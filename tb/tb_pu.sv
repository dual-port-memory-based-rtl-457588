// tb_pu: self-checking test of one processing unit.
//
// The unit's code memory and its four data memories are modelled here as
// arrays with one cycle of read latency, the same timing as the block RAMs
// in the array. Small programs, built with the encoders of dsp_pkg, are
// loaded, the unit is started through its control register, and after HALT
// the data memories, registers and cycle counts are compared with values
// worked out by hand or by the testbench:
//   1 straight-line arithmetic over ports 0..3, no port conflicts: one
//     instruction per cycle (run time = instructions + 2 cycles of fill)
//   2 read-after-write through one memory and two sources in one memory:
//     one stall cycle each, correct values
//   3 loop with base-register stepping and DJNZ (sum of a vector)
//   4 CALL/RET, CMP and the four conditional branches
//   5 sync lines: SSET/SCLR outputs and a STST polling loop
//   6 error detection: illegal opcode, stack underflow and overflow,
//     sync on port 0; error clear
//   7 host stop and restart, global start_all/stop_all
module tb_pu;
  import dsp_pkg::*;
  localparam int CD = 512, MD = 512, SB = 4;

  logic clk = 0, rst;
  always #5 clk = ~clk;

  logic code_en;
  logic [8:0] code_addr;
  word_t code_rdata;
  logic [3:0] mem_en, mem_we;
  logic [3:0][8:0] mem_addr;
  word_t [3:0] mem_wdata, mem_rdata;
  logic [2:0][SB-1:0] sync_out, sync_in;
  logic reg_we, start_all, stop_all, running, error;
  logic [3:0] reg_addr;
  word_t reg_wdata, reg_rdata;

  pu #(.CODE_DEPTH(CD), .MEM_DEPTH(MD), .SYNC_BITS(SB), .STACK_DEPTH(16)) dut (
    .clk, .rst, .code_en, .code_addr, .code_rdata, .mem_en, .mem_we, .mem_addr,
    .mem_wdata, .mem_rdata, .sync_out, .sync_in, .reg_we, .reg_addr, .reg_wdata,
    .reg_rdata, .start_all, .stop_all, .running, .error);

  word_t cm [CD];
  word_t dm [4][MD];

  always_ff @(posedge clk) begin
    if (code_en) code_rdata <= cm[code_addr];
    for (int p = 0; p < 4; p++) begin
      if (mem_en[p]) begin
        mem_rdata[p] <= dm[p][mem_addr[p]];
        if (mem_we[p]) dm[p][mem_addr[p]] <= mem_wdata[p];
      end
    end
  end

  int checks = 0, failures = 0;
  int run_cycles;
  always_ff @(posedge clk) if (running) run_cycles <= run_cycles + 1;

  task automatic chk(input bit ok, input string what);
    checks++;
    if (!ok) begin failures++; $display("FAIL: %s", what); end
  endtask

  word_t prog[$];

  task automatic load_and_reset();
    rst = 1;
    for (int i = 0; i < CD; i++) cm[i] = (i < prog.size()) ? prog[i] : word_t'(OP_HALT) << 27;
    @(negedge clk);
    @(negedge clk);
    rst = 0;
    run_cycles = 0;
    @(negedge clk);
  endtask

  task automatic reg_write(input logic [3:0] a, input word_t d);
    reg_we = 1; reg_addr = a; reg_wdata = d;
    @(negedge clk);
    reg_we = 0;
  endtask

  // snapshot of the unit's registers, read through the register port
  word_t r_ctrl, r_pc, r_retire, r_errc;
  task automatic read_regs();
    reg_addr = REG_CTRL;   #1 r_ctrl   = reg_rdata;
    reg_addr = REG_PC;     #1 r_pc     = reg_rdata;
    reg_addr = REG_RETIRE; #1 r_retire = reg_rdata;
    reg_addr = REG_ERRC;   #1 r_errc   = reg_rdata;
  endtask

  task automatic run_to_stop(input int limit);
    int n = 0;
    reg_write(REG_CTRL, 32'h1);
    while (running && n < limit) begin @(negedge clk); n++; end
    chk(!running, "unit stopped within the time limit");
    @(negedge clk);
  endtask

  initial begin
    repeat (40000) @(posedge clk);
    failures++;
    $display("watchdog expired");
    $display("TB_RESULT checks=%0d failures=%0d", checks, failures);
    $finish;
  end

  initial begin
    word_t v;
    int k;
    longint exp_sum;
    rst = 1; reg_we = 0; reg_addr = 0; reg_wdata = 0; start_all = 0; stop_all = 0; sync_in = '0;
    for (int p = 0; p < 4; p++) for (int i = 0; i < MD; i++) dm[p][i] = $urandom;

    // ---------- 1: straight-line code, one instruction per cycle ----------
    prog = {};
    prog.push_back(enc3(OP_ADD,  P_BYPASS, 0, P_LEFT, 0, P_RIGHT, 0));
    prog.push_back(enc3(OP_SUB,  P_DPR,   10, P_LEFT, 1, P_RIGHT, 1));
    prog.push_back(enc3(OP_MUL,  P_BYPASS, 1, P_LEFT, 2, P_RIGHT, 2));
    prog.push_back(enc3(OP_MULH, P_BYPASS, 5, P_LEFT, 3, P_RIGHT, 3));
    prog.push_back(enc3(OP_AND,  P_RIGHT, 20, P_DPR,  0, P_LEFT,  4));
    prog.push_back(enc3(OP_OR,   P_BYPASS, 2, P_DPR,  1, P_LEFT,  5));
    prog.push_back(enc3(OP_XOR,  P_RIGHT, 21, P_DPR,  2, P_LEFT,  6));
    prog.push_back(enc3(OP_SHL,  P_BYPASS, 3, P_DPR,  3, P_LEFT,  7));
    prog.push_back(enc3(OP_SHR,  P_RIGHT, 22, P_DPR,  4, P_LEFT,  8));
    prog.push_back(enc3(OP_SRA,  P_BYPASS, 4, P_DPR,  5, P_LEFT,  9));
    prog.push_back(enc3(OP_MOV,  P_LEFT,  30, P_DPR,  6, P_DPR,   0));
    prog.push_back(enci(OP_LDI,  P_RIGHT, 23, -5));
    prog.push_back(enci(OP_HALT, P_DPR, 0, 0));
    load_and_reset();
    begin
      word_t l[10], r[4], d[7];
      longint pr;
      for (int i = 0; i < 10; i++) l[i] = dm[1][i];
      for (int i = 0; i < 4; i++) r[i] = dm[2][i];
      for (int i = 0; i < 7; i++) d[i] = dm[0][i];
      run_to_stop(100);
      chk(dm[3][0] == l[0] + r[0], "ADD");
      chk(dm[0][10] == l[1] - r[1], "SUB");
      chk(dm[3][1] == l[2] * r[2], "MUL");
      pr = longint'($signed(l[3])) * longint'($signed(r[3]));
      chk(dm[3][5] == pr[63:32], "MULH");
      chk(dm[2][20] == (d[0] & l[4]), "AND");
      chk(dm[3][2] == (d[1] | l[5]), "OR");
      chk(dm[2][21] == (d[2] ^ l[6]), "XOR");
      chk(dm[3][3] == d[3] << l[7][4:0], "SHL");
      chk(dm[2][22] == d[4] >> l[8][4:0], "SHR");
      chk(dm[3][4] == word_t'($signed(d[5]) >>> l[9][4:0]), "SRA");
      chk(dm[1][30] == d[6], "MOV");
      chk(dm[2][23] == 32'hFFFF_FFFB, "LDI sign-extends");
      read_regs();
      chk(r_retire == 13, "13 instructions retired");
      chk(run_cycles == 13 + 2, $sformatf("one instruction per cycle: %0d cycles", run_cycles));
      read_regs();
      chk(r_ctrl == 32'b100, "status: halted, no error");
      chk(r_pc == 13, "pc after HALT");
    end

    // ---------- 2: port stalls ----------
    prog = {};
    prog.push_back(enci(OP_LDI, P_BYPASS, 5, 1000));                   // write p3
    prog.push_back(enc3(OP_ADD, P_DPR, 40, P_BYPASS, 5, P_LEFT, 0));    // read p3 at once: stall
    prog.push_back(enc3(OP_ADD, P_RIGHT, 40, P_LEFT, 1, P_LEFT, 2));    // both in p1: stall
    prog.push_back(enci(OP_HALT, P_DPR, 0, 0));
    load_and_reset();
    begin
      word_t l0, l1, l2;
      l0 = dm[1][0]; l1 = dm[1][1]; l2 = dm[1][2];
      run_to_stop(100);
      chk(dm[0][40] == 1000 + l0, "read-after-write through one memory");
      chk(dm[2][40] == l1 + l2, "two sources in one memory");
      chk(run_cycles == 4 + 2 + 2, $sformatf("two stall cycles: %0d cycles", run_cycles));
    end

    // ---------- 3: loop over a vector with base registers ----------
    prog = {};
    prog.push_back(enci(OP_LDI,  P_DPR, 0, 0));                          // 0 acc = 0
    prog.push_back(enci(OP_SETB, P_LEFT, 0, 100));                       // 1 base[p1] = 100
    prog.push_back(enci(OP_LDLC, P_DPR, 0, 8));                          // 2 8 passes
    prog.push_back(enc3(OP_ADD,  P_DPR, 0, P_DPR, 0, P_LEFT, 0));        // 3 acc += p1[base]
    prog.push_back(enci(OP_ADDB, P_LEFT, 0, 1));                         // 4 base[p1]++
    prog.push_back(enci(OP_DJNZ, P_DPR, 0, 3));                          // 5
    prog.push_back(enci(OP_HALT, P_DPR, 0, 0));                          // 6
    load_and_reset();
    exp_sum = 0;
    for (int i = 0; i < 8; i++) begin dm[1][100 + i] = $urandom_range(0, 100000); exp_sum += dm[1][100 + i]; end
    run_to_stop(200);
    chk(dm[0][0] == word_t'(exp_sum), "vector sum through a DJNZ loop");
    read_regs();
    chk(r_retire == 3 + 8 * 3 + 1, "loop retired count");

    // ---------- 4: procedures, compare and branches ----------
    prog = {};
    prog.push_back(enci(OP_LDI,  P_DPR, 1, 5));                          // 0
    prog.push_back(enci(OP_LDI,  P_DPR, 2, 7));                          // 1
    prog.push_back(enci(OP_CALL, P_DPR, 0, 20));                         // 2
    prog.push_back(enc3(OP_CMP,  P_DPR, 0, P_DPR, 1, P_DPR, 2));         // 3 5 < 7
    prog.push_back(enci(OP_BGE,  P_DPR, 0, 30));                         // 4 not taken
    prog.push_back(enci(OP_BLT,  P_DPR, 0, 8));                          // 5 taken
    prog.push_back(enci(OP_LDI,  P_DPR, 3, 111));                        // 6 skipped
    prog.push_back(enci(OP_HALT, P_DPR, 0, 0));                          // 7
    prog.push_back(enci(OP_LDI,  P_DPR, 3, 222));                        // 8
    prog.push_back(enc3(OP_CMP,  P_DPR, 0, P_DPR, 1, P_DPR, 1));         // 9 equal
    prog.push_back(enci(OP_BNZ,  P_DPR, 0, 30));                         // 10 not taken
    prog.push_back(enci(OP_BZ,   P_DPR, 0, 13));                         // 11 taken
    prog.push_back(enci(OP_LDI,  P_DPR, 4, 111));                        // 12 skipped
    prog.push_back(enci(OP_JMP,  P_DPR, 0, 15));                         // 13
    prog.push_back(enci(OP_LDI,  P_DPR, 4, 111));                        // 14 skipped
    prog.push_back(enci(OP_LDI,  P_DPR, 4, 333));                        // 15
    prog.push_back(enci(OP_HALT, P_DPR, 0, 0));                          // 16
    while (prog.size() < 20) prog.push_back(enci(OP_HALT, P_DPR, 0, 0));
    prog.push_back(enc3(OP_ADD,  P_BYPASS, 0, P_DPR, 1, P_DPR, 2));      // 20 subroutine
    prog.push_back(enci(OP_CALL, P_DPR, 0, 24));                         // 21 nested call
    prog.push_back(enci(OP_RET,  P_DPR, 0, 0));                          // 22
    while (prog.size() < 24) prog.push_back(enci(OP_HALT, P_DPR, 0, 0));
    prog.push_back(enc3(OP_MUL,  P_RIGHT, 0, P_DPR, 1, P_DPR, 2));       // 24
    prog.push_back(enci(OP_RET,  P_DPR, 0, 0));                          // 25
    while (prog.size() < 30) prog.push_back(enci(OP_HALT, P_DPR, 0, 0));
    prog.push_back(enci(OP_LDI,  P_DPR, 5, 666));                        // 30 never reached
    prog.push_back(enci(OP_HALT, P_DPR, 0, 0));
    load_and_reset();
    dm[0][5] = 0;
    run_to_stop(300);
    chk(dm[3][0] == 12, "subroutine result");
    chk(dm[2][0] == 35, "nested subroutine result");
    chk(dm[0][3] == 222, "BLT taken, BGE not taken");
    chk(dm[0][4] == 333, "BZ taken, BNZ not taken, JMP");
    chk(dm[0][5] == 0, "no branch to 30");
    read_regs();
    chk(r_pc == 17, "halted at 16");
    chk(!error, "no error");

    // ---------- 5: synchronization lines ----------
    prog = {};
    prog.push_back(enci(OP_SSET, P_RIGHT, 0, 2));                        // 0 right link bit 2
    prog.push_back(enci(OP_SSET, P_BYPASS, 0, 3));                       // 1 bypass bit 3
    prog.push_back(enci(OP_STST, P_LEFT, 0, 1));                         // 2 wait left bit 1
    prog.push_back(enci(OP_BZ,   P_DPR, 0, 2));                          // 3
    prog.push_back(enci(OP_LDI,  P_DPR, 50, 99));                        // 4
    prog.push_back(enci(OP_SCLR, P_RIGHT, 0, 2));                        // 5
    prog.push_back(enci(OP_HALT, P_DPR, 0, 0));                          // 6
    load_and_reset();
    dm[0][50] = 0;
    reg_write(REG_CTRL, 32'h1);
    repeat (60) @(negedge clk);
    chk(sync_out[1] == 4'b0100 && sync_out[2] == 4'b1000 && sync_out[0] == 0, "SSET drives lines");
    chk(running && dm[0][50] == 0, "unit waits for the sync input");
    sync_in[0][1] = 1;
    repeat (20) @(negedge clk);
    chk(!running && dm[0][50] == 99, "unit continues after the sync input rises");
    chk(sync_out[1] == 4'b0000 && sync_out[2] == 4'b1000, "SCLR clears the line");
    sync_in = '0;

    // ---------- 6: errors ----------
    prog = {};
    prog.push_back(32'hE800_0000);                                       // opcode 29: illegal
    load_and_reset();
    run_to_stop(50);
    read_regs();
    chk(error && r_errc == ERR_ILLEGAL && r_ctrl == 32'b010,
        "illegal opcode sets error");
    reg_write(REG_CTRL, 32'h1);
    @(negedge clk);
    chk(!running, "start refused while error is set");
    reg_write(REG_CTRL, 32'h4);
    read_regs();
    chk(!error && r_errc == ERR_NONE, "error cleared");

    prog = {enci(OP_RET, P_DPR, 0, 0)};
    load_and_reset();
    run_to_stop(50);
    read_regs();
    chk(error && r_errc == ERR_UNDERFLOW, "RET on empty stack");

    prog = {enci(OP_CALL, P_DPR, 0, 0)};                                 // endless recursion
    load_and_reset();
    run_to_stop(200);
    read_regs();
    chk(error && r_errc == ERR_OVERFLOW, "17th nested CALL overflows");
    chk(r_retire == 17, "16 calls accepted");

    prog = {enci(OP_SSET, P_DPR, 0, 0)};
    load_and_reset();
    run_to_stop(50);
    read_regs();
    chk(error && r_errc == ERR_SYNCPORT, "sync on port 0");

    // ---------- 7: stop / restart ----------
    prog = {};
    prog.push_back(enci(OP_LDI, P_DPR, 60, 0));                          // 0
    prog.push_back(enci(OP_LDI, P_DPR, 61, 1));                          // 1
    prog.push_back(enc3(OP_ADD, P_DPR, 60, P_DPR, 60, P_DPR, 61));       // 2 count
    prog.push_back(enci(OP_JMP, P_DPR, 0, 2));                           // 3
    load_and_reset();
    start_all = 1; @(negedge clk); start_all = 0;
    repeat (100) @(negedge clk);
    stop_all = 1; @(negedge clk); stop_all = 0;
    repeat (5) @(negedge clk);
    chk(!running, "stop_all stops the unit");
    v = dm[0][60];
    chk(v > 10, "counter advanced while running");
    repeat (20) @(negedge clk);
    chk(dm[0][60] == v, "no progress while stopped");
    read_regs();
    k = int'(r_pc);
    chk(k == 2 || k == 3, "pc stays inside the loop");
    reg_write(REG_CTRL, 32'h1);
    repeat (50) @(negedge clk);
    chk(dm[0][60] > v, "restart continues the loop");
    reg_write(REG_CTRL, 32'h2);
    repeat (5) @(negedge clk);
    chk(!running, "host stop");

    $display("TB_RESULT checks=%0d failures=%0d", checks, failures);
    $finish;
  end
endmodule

AIM OF THE TASK
Print the material above verbatim, first line through the line containing "if (mem_en[p]) begin", both included.

YOUR RESPONSE
filename tb/tb_pu.sv
repository dual-port-memory-based-rtl-457588
// tb_pu: self-checking test of one processing unit.
//
// The unit's code memory and its four data memories are modelled here as
// arrays with one cycle of read latency, the same timing as the block RAMs
// in the array. Small programs, built with the encoders of dsp_pkg, are
// loaded, the unit is started through its control register, and after HALT
// the data memories, registers and cycle counts are compared with values
// worked out by hand or by the testbench:
//   1 straight-line arithmetic over ports 0..3, no port conflicts: one
//     instruction per cycle (run time = instructions + 2 cycles of fill)
//   2 read-after-write through one memory and two sources in one memory:
//     one stall cycle each, correct values
//   3 loop with base-register stepping and DJNZ (sum of a vector)
//   4 CALL/RET, CMP and the four conditional branches
//   5 sync lines: SSET/SCLR outputs and a STST polling loop
//   6 error detection: illegal opcode, stack underflow and overflow,
//     sync on port 0; error clear
//   7 host stop and restart, global start_all/stop_all
module tb_pu;
  import dsp_pkg::*;
  localparam int CD = 512, MD = 512, SB = 4;

  logic clk = 0, rst;
  always #5 clk = ~clk;

  logic code_en;
  logic [8:0] code_addr;
  word_t code_rdata;
  logic [3:0] mem_en, mem_we;
  logic [3:0][8:0] mem_addr;
  word_t [3:0] mem_wdata, mem_rdata;
  logic [2:0][SB-1:0] sync_out, sync_in;
  logic reg_we, start_all, stop_all, running, error;
  logic [3:0] reg_addr;
  word_t reg_wdata, reg_rdata;

  pu #(.CODE_DEPTH(CD), .MEM_DEPTH(MD), .SYNC_BITS(SB), .STACK_DEPTH(16)) dut (
    .clk, .rst, .code_en, .code_addr, .code_rdata, .mem_en, .mem_we, .mem_addr,
    .mem_wdata, .mem_rdata, .sync_out, .sync_in, .reg_we, .reg_addr, .reg_wdata,
    .reg_rdata, .start_all, .stop_all, .running, .error);

  word_t cm [CD];
  word_t dm [4][MD];

  always_ff @(posedge clk) begin
    if (code_en) code_rdata <= cm[code_addr];
    for (int p = 0; p < 4; p++) begin
      if (mem_en[p]) begin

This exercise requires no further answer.